(Description of the task): Below is a listing. Write out exactly its lines between the one holding "output logic [2:0]" and the one holding "debounce #(.CYCLES(DEBOUNCE_CYCLES)) u_db_left", inclusive.

(Dataset):
Content starts

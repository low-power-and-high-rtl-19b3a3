// tb_rrns_audio_filter: audio-style workload for the default-size filter.
//
// A 64-tap low-pass filter (Hamming-windowed sinc, cutoff 0.1 of the sample
// rate, coefficients rounded to signed 8-bit integers) is loaded through the
// coefficient port. The input is a synthetic 14-bit audio signal: a tone at
// 0.02 fs (passband) plus a tone of equal amplitude at 0.35 fs (stopband),
// 4096 samples, one per clock. Sizes: |x| <= 8000 and sum|h| = 1028 bound
// every result by 8,224,000, inside the +-8,388,480 range of the moduli
// 255/256/257.
// Checks: every output equals an exact integer convolution; the output
// arrives three clocks after its sample; over the settled part of the
// output, the passband tone keeps its expected gain (sum h) within 5 % and
// the stopband tone is attenuated by more than 35 dB relative to it.
module tb_rrns_audio_filter;
  localparam int  TAPS = 64;
  localparam int  NS   = 4096;
  localparam real PI   = 3.14159265358979;
  localparam real FA   = 0.02;
  localparam real FB   = 0.35;
  localparam real AMP  = 4000.0;

  logic clk = 1'b0, rst_n = 1'b0;
  logic in_valid = 1'b0, coef_we = 1'b0;
  logic signed [31:0] in_data = '0, coef_data = '0;
  logic [5:0] coef_addr = '0;
  logic out_valid;
  logic signed [23:0] out_data;

  rrns_fir_top dut (.clk, .rst_n, .in_valid, .in_data, .coef_we, .coef_addr, .coef_data,
                    .out_valid, .out_data);

  always #5 clk = ~clk;

  int checks = 0, failures = 0;
  longint h[TAPS];
  longint x[NS];
  longint yref[NS];
  longint sent_at[NS];
  longint cycle = 0;
  int     n_out = 0;
  real    ia = 0.0, qa = 0.0, ib = 0.0, qb = 0.0;

  always @(posedge clk) cycle <= cycle + 1;

  // output monitor
  always @(posedge clk) begin
    if (rst_n && out_valid) begin
      checks += 2;
      if (n_out >= NS) begin
        failures += 2;
      end else begin
        if (longint'(out_data) != yref[n_out]) begin
          failures++;
          if (failures < 20) $display("sample %0d: got %0d exp %0d", n_out, out_data, yref[n_out]);
        end
        if (cycle - sent_at[n_out] != 3) begin
          failures++;
          if (failures < 20) $display("sample %0d: latency %0d", n_out, cycle - sent_at[n_out]);
        end
        // tone analysis on the settled part (after the first TAPS outputs)
        if (n_out >= TAPS) begin
          ia += real'(out_data) * $cos(2.0 * PI * FA * n_out);
          qa += real'(out_data) * $sin(2.0 * PI * FA * n_out);
          ib += real'(out_data) * $cos(2.0 * PI * FB * n_out);
          qb += real'(out_data) * $sin(2.0 * PI * FB * n_out);
        end
      end
      n_out++;
    end
  end

  initial begin
    #1_000_000;
    failures++;
    $display("TB_RESULT checks=%0d failures=%0d", checks, failures);
    $finish;
  end

  initial begin
    real    w, sn, t, amp_a, amp_b, gain, sum_abs, att_db;
    longint hsum;
    // low-pass coefficients
    hsum = 0;
    sum_abs = 0.0;
    for (int i = 0; i < TAPS; i++) begin
      t  = real'(i) - real'(TAPS - 1) / 2.0;
      sn = (t == 0.0) ? 2.0 * 0.1 : $sin(2.0 * PI * 0.1 * t) / (PI * t);
      w  = 0.54 - 0.46 * $cos(2.0 * PI * real'(i) / real'(TAPS - 1));
      h[i] = longint'($rtoi(sn * w * 127.0 / (2.0 * 0.1) + ((sn * w >= 0.0) ? 0.5 : -0.5)));
      hsum += h[i];
      sum_abs += (h[i] < 0) ? -real'(h[i]) : real'(h[i]);
    end
    // input signal and exact reference
    for (int n = 0; n < NS; n++)
      x[n] = longint'($rtoi(AMP * $sin(2.0 * PI * FA * n) + AMP * $sin(2.0 * PI * FB * n + 0.3)));
    for (int n = 0; n < NS; n++) begin
      yref[n] = 0;
      for (int i = 0; i < TAPS; i++) if (n - i >= 0) yref[n] += h[i] * x[n-i];
    end
    $display("sum h = %0d, sum |h| = %0.0f", hsum, sum_abs);

    repeat (3) @(posedge clk);
    @(negedge clk);
    rst_n = 1'b1;
    for (int i = 0; i < TAPS; i++) begin
      @(negedge clk);
      coef_we = 1'b1;
      coef_addr = 6'(i);
      coef_data = 32'(h[i]);
    end
    @(negedge clk);
    coef_we = 1'b0;
    for (int n = 0; n < NS; n++) begin
      @(negedge clk);
      in_valid = 1'b1;
      in_data = 32'(x[n]);
      sent_at[n] = cycle;
    end
    @(negedge clk);
    in_valid = 1'b0;
    repeat (6) @(posedge clk);

    checks++;
    if (n_out != NS) begin
      failures++;
      $display("%0d outputs, expected %0d", n_out, NS);
    end
    amp_a = 2.0 * $sqrt(ia * ia + qa * qa) / real'(NS - TAPS);
    amp_b = 2.0 * $sqrt(ib * ib + qb * qb) / real'(NS - TAPS);
    gain  = amp_a / AMP;
    att_db = 20.0 * $log10(amp_a / ((amp_b > 1.0) ? amp_b : 1.0));
    $display("passband amplitude %0.1f (gain %0.2f, sum h %0d), stopband amplitude %0.1f, attenuation %0.1f dB",
             amp_a, gain, hsum, amp_b, att_db);
    checks += 2;
    if (gain < 0.95 * real'(hsum) || gain > 1.05 * real'(hsum)) begin
      failures++;
      $display("passband gain off");
    end
    if (att_db < 35.0) begin
      failures++;
      $display("stopband tone not attenuated enough");
    end
    $display("TB_RESULT checks=%0d failures=%0d", checks, failures);
    $finish;
  end
endmodule
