// octave_chain: everything one octave set of the effects box owns, from
// the audio sample to its twelve sine channels.
//
//   antialias_lpf -> frame_buffer -> fft128 -> note_array -> speed_counter
//   -> fx -> (mag_memory, dds)
//
// The set samples the filtered audio at f_clk / DIV into its frame buffer.
// Each frame_pulse (one per 48 kHz audio sample) both clocks the filter
// and starts a frame: the buffer streams its 128 samples to the FFT, the
// note array turns the bins into twelve note updates for the octave
// selected by BITSHIFT, the speed counter and FX unit turn them into
// effect-modified frequency words, and these are written to the set's DDS
// channel of the same note index, while the magnitudes go to the set's
// magnitude memory. sine/mag present one DDS channel per clock, with the
// magnitude of the channel on the sine output, for the synthesizer.
// Intermediate note streams are brought out for the spectrum graphs.
// Latency from frame_pulse to the first DDS write is about 720 clocks.
//
// The chain of units and one chain per octave follow the document; putting
// a chain in its own module is this design's choice. Status outputs of
// the units that nothing here needs are left open: the buffer's sample
// strobe, the FFT's busy/done and re/im, the low four magnitude bits
// (only the top five are used), na_done and the DDS rdy.
module octave_chain
  import fxbox_pkg::*;
#(
  parameter int DIV       = 178036,
  parameter int LPF_SHIFT = 6,
  parameter int BITSHIFT  = 0
) (
  input  logic                     clk,
  input  logic                     rst,
  input  logic signed [7:0]        audio_in,
  input  logic                     frame_pulse,
  input  logic [3:0]               mag_tolerance,
  input  logic [4:0]               speed,
  input  fx_mode_t                 fx_mode,
  input  logic [4:0]               intensity,
  output logic signed [SINE_W-1:0] sine,
  output mag_t                     mag,
  // note array output (dry spectrum)
  output logic                     na_we,
  output note_idx_t                na_index,
  output mag_t                     na_mag,
  // FX output (wet spectrum)
  output logic                     fx_we,
  output freq_t                    fx_freq,
  output mag_t                     fx_mag
);
  logic signed [7:0] filtered, xn;
  logic              xn_valid, sample_we;

  antialias_lpf #(.DATA_W(8), .SHIFT(LPF_SHIFT)) u_lpf (
    .clk(clk), .rst(rst), .sample_en(frame_pulse), .din(audio_in), .dout(filtered)
  );

  frame_buffer #(.DIV(DIV)) u_buf (
    .clk(clk), .rst(rst), .din(filtered), .fft_start(frame_pulse),
    .sample_we(sample_we), .xn(xn), .xn_valid(xn_valid)
  );

  logic                   fft_busy, fft_done, fft_dv, fft_last;
  logic [BIN_W-1:0]       xk_index;
  logic signed [7:0]      xk_re, xk_im;
  logic [8:0]             fft_mag;

  fft128 u_fft (
    .clk(clk), .rst(rst), .xn(xn), .xn_valid(xn_valid),
    .busy(fft_busy), .done(fft_done), .dv(fft_dv), .last(fft_last),
    .xk_index(xk_index), .xk_re(xk_re), .xk_im(xk_im), .mag(fft_mag)
  );

  freq_t            na_freq;
  logic [T_W-1:0]   na_t;
  logic             na_done;

  note_array u_na (
    .clk(clk), .rst(rst), .fft_index(xk_index), .fft_mag(fft_mag[8:4]),
    .fft_dv(fft_dv), .fft_last(fft_last), .bitshift(4'(BITSHIFT)),
    .mag_tolerance(mag_tolerance), .we(na_we), .index_out(na_index),
    .freq_out(na_freq), .mag_out(na_mag), .t_out(na_t), .na_done(na_done)
  );

  logic             sc_we;
  note_idx_t        sc_index;
  freq_t            sc_freq;
  mag_t             sc_mag;
  logic [TS_W-1:0]  sc_t;

  speed_counter u_sc (
    .clk(clk), .rst(rst), .we_in(na_we), .index_in(na_index), .t_in(na_t),
    .freq_in(na_freq), .mag_in(na_mag), .speed(speed),
    .we_out(sc_we), .index_out(sc_index), .freq_out(sc_freq), .mag_out(sc_mag), .t_out(sc_t)
  );

  note_idx_t fx_index;

  fx u_fx (
    .clk(clk), .rst(rst), .we_in(sc_we), .index_in(sc_index), .freq_in(sc_freq),
    .mag_in(sc_mag), .t_in(sc_t), .mode(fx_mode), .intensity(intensity),
    .dds_we(fx_we), .index_out(fx_index), .freq_out(fx_freq), .mag_out(fx_mag)
  );

  note_idx_t dds_channel;
  logic      dds_rdy;

  mag_memory u_mag (
    .clk(clk), .rst(rst), .we(fx_we), .index_in(fx_index), .mag_in(fx_mag),
    .channel(dds_channel), .mag_out(mag)
  );

  dds u_dds (
    .clk(clk), .rst(rst), .we(fx_we), .we_channel(fx_index), .freq(fx_freq),
    .channel_out(dds_channel), .rdy(dds_rdy), .sine_out(sine)
  );
endmodule
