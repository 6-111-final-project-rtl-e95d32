// effects_box: top level of the digital guitar effects box.
//
// The instrument's audio arrives as 8-bit samples at 48 kHz (audio_in,
// valid at each audio_ready strobe). NUM_SETS octave sets analyse it in
// parallel: set i low-pass filters the audio, samples it into a 128-sample
// frame buffer at 280 * 2^i Hz (divider BASE_DIV >> i), and runs a 128-point
// FFT on the buffer once per audio sample, so that the twelve notes D..C#
// of octave 2+i always fall on the same FFT bins. Each set's note array
// reports magnitude and duration of its twelve notes, the speed counter
// and FX unit apply the effect chosen on the GUI (pitch bend, vibrato or
// arpeggio), and the set's 12-channel DDS regenerates the modified notes as
// sine waves. The synthesizer sums all DDS channels, weighted by note
// magnitude, into one 20-bit sample per audio sample (sound_out with
// sound_valid).
//
// The GUI is operated with five buttons (debounced here) and drawn on an
// 800 x 600 display together with two spectrum graphs of set 0: the notes
// found in the input (dry, left) and the notes after the effect (wet,
// right). vga_rgb and the syncs are registered and aligned.
//
// Everything runs on one clock (49.85 MHz in the reference system);
// audio_ready may be asynchronous to it. The AC97 codec interface, the
// clock generator and the delay effect are outside this module: the delay
// settings chosen on the GUI are brought out as delay_speed / delay_int.
// Only the pulse of the ready synchronizer is used; its level output is
// left open.
//
// The eight octave sets running in parallel on the ready pulse, one DDS
// per set summed by the synthesizer, the GUI and both graphs follow the
// document. The filter shifts per set, the eighth set at 35.84 kHz and
// graphing set 0 are this design's choices.
module effects_box
  import fxbox_pkg::*;
#(
  parameter int NUM_SETS        = 8,
  parameter int BASE_DIV        = 178036,
  parameter int DEBOUNCE_CYCLES = 500000
) (
  input  logic                    clk,
  input  logic                    rst,
  input  logic signed [7:0]       audio_in,
  input  logic                    audio_ready,
  output logic signed [PCM_W-1:0] sound_out,
  output logic                    sound_valid,
  input  logic                    btn_up,
  input  logic                    btn_down,
  input  logic                    btn_left,
  input  logic                    btn_right,
  input  logic                    btn_select,
  input  logic [3:0]              mag_tolerance,
  output logic [2:0]              vga_rgb,
  output logic                    vga_hsync,
  output logic                    vga_vsync,
  output logic                    vga_blank,
  output logic [4:0]              delay_speed,
  output logic [4:0]              delay_int
);
  logic ready_sync, frame_pulse;

  frame_sync u_sync (
    .clk(clk), .rst(rst), .audio_ready(audio_ready),
    .ready_sync(ready_sync), .frame_pulse(frame_pulse)
  );

  // Buttons and GUI.
  logic up, down, left, right, select;
  debounce #(.CYCLES(DEBOUNCE_CYCLES)) u_db_up     (.clk(clk), .rst(rst), .noisy(btn_up),     .clean(up));
  debounce #(.CYCLES(DEBOUNCE_CYCLES)) u_db_down   (.clk(clk), .rst(rst), .noisy(btn_down),   .clean(down));
  debounce #(.CYCLES(DEBOUNCE_CYCLES)) u_db_left   (.clk(clk), .rst(rst), .noisy(btn_left),   .clean(left));
  debounce #(.CYCLES(DEBOUNCE_CYCLES)) u_db_right  (.clk(clk), .rst(rst), .noisy(btn_right),  .clean(right));
  debounce #(.CYCLES(DEBOUNCE_CYCLES)) u_db_select (.clk(clk), .rst(rst), .noisy(btn_select), .clean(select));

  logic [10:0] hcount;
  logic [9:0]  vcount;
  logic        hsync, vsync, blank;

  xvga u_xvga (
    .clk(clk), .rst(rst), .hcount(hcount), .vcount(vcount),
    .hsync(hsync), .vsync(vsync), .blank(blank)
  );

  fx_mode_t   fx_mode;
  logic [4:0] speed, intensity;
  logic [2:0] gui_px, dry_px, wet_px;

  gui u_gui (
    .clk(clk), .rst(rst), .up(up), .down(down), .left(left), .right(right), .select(select),
    .hcount(hcount), .vcount(vcount), .pixel(gui_px), .fx(fx_mode), .speed(speed),
    .intensity(intensity), .delay_speed(delay_speed), .delay_int(delay_int)
  );

  // Octave sets.
  logic signed [SINE_W-1:0] sine [NUM_SETS];
  mag_t                     mag  [NUM_SETS];
  logic                     na_we   [NUM_SETS];
  note_idx_t                na_index[NUM_SETS];
  mag_t                     na_mag  [NUM_SETS];
  logic                     fx_we   [NUM_SETS];
  freq_t                    fx_freq [NUM_SETS];
  mag_t                     fx_mag  [NUM_SETS];

  for (genvar i = 0; i < NUM_SETS; i++) begin : g_set
    octave_chain #(
      .DIV      (BASE_DIV >> i),
      .LPF_SHIFT((i < 6) ? 6 - i : 0),
      .BITSHIFT (i)
    ) u_chain (
      .clk(clk), .rst(rst), .audio_in(audio_in), .frame_pulse(frame_pulse),
      .mag_tolerance(mag_tolerance), .speed(speed), .fx_mode(fx_mode), .intensity(intensity),
      .sine(sine[i]), .mag(mag[i]),
      .na_we(na_we[i]), .na_index(na_index[i]), .na_mag(na_mag[i]),
      .fx_we(fx_we[i]), .fx_freq(fx_freq[i]), .fx_mag(fx_mag[i])
    );
  end

  synthesizer #(.NUM_DDS(NUM_SETS)) u_synth (
    .clk(clk), .rst(rst), .start(frame_pulse), .sine(sine), .mag(mag),
    .sound_out(sound_out), .sample_valid(sound_valid)
  );

  // Spectrum graphs of set 0.
  logic      wet_we;
  note_idx_t wet_index;
  mag_t      wet_mag;

  wet_graph_data u_wet (
    .clk(clk), .rst(rst), .we_in(fx_we[0]), .freq_in(fx_freq[0]), .bitshift(4'd0),
    .mag_in(fx_mag[0]), .we_out(wet_we), .index_out(wet_index), .mag_out(wet_mag)
  );

  graph #(.LEFT(11'd8)) u_graph_dry (
    .clk(clk), .rst(rst), .we(na_we[0]), .data(na_mag[0]), .data_index(na_index[0]),
    .hcount(hcount), .vcount(vcount), .pixel(dry_px)
  );

  graph #(.LEFT(11'd408)) u_graph_wet (
    .clk(clk), .rst(rst), .we(wet_we), .data(wet_mag), .data_index(wet_index),
    .hcount(hcount), .vcount(vcount), .pixel(wet_px)
  );

  // Pixel path: sprites and graphs are one clock behind the counters, so
  // the syncs are delayed once before the shared output register.
  logic hsync_q, vsync_q, blank_q;
  always_ff @(posedge clk) begin
    if (rst) begin
      hsync_q   <= 1'b1;
      vsync_q   <= 1'b1;
      blank_q   <= 1'b1;
      vga_hsync <= 1'b1;
      vga_vsync <= 1'b1;
      vga_blank <= 1'b1;
      vga_rgb   <= '0;
    end else begin
      hsync_q   <= hsync;
      vsync_q   <= vsync;
      blank_q   <= blank;
      vga_hsync <= hsync_q;
      vga_vsync <= vsync_q;
      vga_blank <= blank_q;
      vga_rgb   <= blank_q ? 3'b000 : (gui_px | dry_px | wet_px);
    end
  end
endmodule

Content ends

(Answer box):
  output logic [2:0]              vga_rgb,
  output logic                    vga_hsync,
  output logic                    vga_vsync,
  output logic                    vga_blank,
  output logic [4:0]              delay_speed,
  output logic [4:0]              delay_int
);
  logic ready_sync, frame_pulse;

  frame_sync u_sync (
    .clk(clk), .rst(rst), .audio_ready(audio_ready),
    .ready_sync(ready_sync), .frame_pulse(frame_pulse)
  );

  // Buttons and GUI.
  logic up, down, left, right, select;
  debounce #(.CYCLES(DEBOUNCE_CYCLES)) u_db_up     (.clk(clk), .rst(rst), .noisy(btn_up),     .clean(up));
  debounce #(.CYCLES(DEBOUNCE_CYCLES)) u_db_down   (.clk(clk), .rst(rst), .noisy(btn_down),   .clean(down));
  debounce #(.CYCLES(DEBOUNCE_CYCLES)) u_db_left   (.clk(clk), .rst(rst), .noisy(btn_left),   .clean(left));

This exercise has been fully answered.